12月14日FOMCでの利上げはもはや確実に
昨日発表された11月2日FOMCの議事録によると、「労働市場が引き締まる中で、利上げの論拠は強まっている」「多くの参加者は、利上げが比較的早期に適切になると論じた」「一部の参加者からは、FRBへの信頼性を維持するために次回会合(12月14日)で利上げすべきだ、との議論があった」などと、完全に次回会合での利上げを示唆する内容でした。

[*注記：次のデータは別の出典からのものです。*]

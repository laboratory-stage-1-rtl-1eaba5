// tsk80_stage1_top_tb: end-to-end test of the Stage-1 bus system.
//
// The testbench plays the TSK80 CPU with one-clock bus cycles: address,
// write data and strobes change just after a rising clk edge; a write is
// captured by the next edge and a read is sampled just before it. It runs
// the memory test a bring-up program would run: fill the whole 8K RAM (the
// code section at 0x0000-0x13FF and the data section at 0x1400-0x1FFF),
// read it back, write the LED latch and read it back, and check that the
// RAM and the latch do not disturb each other. It also makes sure that I/O
// cycles and unmapped addresses select nothing and read as zero. Each
// mechanism is counted; one that never happened counts as a failure.
// All parameters of the top stay at their defaults.
module tsk80_stage1_top_tb;
  import tsk80_bus_pkg::*;

  // Sections the C tool chain places in the RAM: code (xrom) and data (xram).
  localparam addr_t XROM_START = 16'h0000;
  localparam addr_t XROM_LEN   = 16'h1400;
  localparam addr_t XRAM_START = 16'h1400;
  localparam addr_t XRAM_LEN   = 16'h0C00;

  logic  clk = 0, rst;
  addr_t cpu_addr;
  data_t cpu_dout, cpu_din, leds;
  logic  cpu_mreq, cpu_rd, cpu_wr;
  data_t ref_ram [2**RAM_ADDR_W];
  int checks = 0, failures = 0;
  int n_ram_wr = 0, n_ram_rd = 0, n_latch_wr = 0, n_latch_rd = 0, n_io = 0, n_unmapped = 0;

  tsk80_stage1_top dut (
    .clk(clk), .rst(rst), .cpu_addr(cpu_addr), .cpu_dout(cpu_dout), .cpu_din(cpu_din),
    .cpu_mreq(cpu_mreq), .cpu_rd(cpu_rd), .cpu_wr(cpu_wr), .leds(leds)
  );

  always #5 clk = ~clk;

  initial begin
    repeat (200_000) @(posedge clk);
    failures++;
    $display("watchdog expired");
    $display("TB_RESULT checks=%0d failures=%0d", checks, failures);
    $finish;
  end

  task automatic bus_write(input addr_t a, input data_t d, input logic mreq = 1'b1);
    @(posedge clk); #1;
    cpu_addr = a; cpu_dout = d; cpu_mreq = mreq; cpu_wr = 1; cpu_rd = 0;
    @(posedge clk); #1;
    cpu_wr = 0; cpu_mreq = 0;
  endtask

  task automatic bus_read(input addr_t a, output data_t d, input logic mreq = 1'b1);
    @(posedge clk); #1;
    cpu_addr = a; cpu_mreq = mreq; cpu_rd = 1; cpu_wr = 0;
    @(negedge clk);
    d = cpu_din;
    @(posedge clk); #1;
    cpu_rd = 0; cpu_mreq = 0;
  endtask

  task automatic expect_eq(input data_t got, input data_t exp, input string what, input addr_t a);
    checks++;
    if (got !== exp) begin
      failures++;
      if (failures < 10) $display("FAIL %s at %h: got %h exp %h", what, a, got, exp);
    end
  endtask

  function automatic data_t pat(input int a, input int seed);
    return data_t'((a * 73) ^ (a >> 7) ^ seed);
  endfunction

  initial begin
    data_t d;
    addr_t a;
    rst = 1; cpu_addr = '0; cpu_dout = '0; cpu_mreq = 0; cpu_rd = 0; cpu_wr = 0;
    repeat (3) @(posedge clk);
    #1 rst = 0;

    checks++;
    if (leds !== 8'h00) begin failures++; $display("FAIL leds not cleared by reset"); end

    // Fill the code and data sections, then read both back.
    for (int i = 0; i < int'(XROM_LEN); i++) begin
      a = XROM_START + addr_t'(i); ref_ram[a[RAM_ADDR_W-1:0]] = pat(i, 32'h11);
      bus_write(a, ref_ram[a[RAM_ADDR_W-1:0]]); n_ram_wr++;
    end
    for (int i = 0; i < int'(XRAM_LEN); i++) begin
      a = XRAM_START + addr_t'(i); ref_ram[a[RAM_ADDR_W-1:0]] = pat(i, 32'hE7);
      bus_write(a, ref_ram[a[RAM_ADDR_W-1:0]]); n_ram_wr++;
    end
    for (int i = 0; i < 2**RAM_ADDR_W; i++) begin
      bus_read(addr_t'(i), d); n_ram_rd++;
      expect_eq(d, ref_ram[i], "RAM read", addr_t'(i));
    end

    // LED latch: write, the LEDs follow, read back.
    for (int k = 0; k < 16; k++) begin
      data_t v;
      v = data_t'(8'h01 << (k % 8)) ^ data_t'(k);
      bus_write(LATCH_ADDR, v); n_latch_wr++;
      checks++;
      if (leds !== v) begin failures++; $display("FAIL leds=%h exp %h", leds, v); end
      bus_read(LATCH_ADDR, d); n_latch_rd++;
      expect_eq(d, v, "latch read", LATCH_ADDR);
    end

    // RAM unchanged by latch traffic; latch unchanged by RAM traffic.
    bus_write(16'h0FF0, 8'h5A); ref_ram[13'h0FF0] = 8'h5A; n_ram_wr++;
    bus_read(LATCH_ADDR, d); n_latch_rd++;
    expect_eq(d, leds, "latch after RAM write", LATCH_ADDR);
    for (int i = 0; i < 2**RAM_ADDR_W; i += 97) begin
      bus_read(addr_t'(i), d); n_ram_rd++;
      expect_eq(d, ref_ram[i], "RAM after latch writes", addr_t'(i));
    end

    // I/O cycles must not touch the memory-mapped devices.
    begin
      data_t led_before;
      led_before = leds;
      bus_write(LATCH_ADDR, ~led_before, 1'b0); n_io++;
      checks++;
      if (leds !== led_before) begin failures++; $display("FAIL I/O write changed the latch"); end
      bus_write(16'h0010, ~ref_ram[16], 1'b0); n_io++;
      bus_read(16'h0010, d, 1'b0); n_io++;
      expect_eq(d, 8'h00, "I/O read", 16'h0010);
      bus_read(16'h0010, d); n_ram_rd++;
      expect_eq(d, ref_ram[16], "RAM after I/O write", 16'h0010);
    end

    // Unmapped memory addresses read as zero and store nothing.
    for (int j = 0; j < 8; j++) begin
      a = addr_t'(32'h2000 + j * 32'h1F00);
      bus_write(a, 8'hFF); n_unmapped++;
      bus_read(a, d); n_unmapped++;
      expect_eq(d, 8'h00, "unmapped read", a);
    end
    bus_read(16'h0000, d); n_ram_rd++;
    expect_eq(d, ref_ram[0], "RAM after unmapped writes", 16'h0000);

    $display("mechanisms: ram_wr=%0d ram_rd=%0d latch_wr=%0d latch_rd=%0d io=%0d unmapped=%0d",
             n_ram_wr, n_ram_rd, n_latch_wr, n_latch_rd, n_io, n_unmapped);
    if (n_ram_wr == 0 || n_ram_rd == 0 || n_latch_wr == 0 || n_latch_rd == 0 || n_io == 0 || n_unmapped == 0) begin
      failures++; $display("FAIL a bus mechanism was never exercised");
    end
    checks++;
    $display("TB_RESULT checks=%0d failures=%0d", checks, failures);
    $finish;
  end
endmodule
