// ntt2: radix-2 NTT butterfly ("NTT 2") over Z_q.
//
// Takes the pair (u, v), where v has already been multiplied by the stage
// twiddle, and returns x0 = u + v mod q, x1 = u - v mod q. Both outputs are
// registered: latency one cycle, one butterfly per cycle.
module ntt2 #(
  parameter int unsigned QW = rpm_pkg::DEF_QW
) (
  input  logic          clk,
  input  logic [QW-1:0] u,
  input  logic [QW-1:0] v,
  input  logic [QW-1:0] q,
  output logic [QW-1:0] x0,
  output logic [QW-1:0] x1
);
  logic [QW-1:0] s, d;
  mod_add #(.QW(QW)) u_add (.a(u), .b(v), .q(q), .r(s));
  mod_sub #(.QW(QW)) u_sub (.a(u), .b(v), .q(q), .r(d));
  always_ff @(posedge clk) begin
    x0 <= s;
    x1 <= d;
  end
endmodule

議事録の発表を受けて、FF金利先物価格方逆算して算出される、市場が織り込む12月14日会合での利上げ確率は100%となりました。サプライズ嫌いのイエレン議長にとって、完璧な地ならしができた、ということになります。12月14日に「完全に市場の予想通りに、利上げ決定」とできるからです。このまま行けば、確実に12月14日に利上げ決定でしょう。「このまま行かない」場合、それは今後発表される米国経済指標の大幅悪化、ないしは金融市場の大混乱が必要ですが、12月14日までにそれらが起こる可能性はほぼ無いと思われます。
ドル高、株高、米国長期金利上昇、というここまでの流れが変化するのは、やはり利上げ決定後ということになるでしょう。トランプ新大統領の保護主義的貿易政策に加え、12月14日の利上げ決定を受けて、新興国経済懸念から中長期投資が株式の配分比率削減に動き、世界的に株式市場は大きく調整する、という従来の見方に変更はありません。ドル円は、株下落初期には、これまで同様に円高ドル安反応だと思いますが、ある程度のところからは株下落に対して下方硬直性が出てくると思います。

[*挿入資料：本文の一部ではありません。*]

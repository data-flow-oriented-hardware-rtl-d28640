// tb_ntt2: checks the radix-2 butterfly x0 = u + v, x1 = u - v (mod q) one
// cycle after the operands, for random operands streamed every cycle.
module tb_ntt2;
  import tb_util_pkg::*;
  localparam int QW = 30;
  logic clk = 0;
  logic [QW-1:0] u, v, q, x0, x1;
  int checks = 0, failures = 0;
  ntt2 #(.QW(QW)) dut (.clk, .u, .v, .q, .x0, .x1);
  always #5 clk = ~clk;

  initial begin
    longint unsigned qq, uu, vv, e0, e1;
    qq = find_prime(QW, 16, 1);
    q = QW'(qq);
    for (int i = 0; i < 3000; i++) begin
      uu = (i % 5 == 0) ? qq - 1 : $urandom % qq;
      vv = (i % 7 == 0) ? qq - 1 : $urandom % qq;
      u = QW'(uu); v = QW'(vv);
      e0 = (uu + vv) % qq;
      e1 = (uu + qq - vv) % qq;
      @(posedge clk); #1;
      checks += 2;
      if (x0 != QW'(e0) || x1 != QW'(e1)) begin
        failures++;
        if (failures < 10) $display("FAIL u=%0d v=%0d got %0d %0d", uu, vv, x0, x1);
      end
    end
    $display("TB_RESULT checks=%0d failures=%0d", checks, failures);
    $finish;
  end

  initial begin
    repeat (100000) @(posedge clk);
    failures++;
    $display("TB_RESULT checks=%0d failures=%0d", checks, failures);
    $finish;
  end
endmodule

以下、理屈っぽい説明になります。その類の話がお好きでない方は、どうぞ御容赦ください。
株価は「1株当たり利益(EPS)」と「株価収益倍率(PER)」の積です。米国S&P500のEPSは、7-9月期こそ増益となりましたが、たった2%の増益でした。それまでは、2015年4-6月期以降5四半期連続の減益でした。TOPIXの今期予想EPSも、会社予想集計だと3.2%減と微減益、証券会社によっては微増益予想の会社もありますが、いずれにせよ「大幅増益」という局面ではありません。つまり、予想EPSに変化の無い中で、日米ともに株価上昇が続いています。それは株価上昇が、もっぱらPERの上昇によってもたらされている、ということを意味します。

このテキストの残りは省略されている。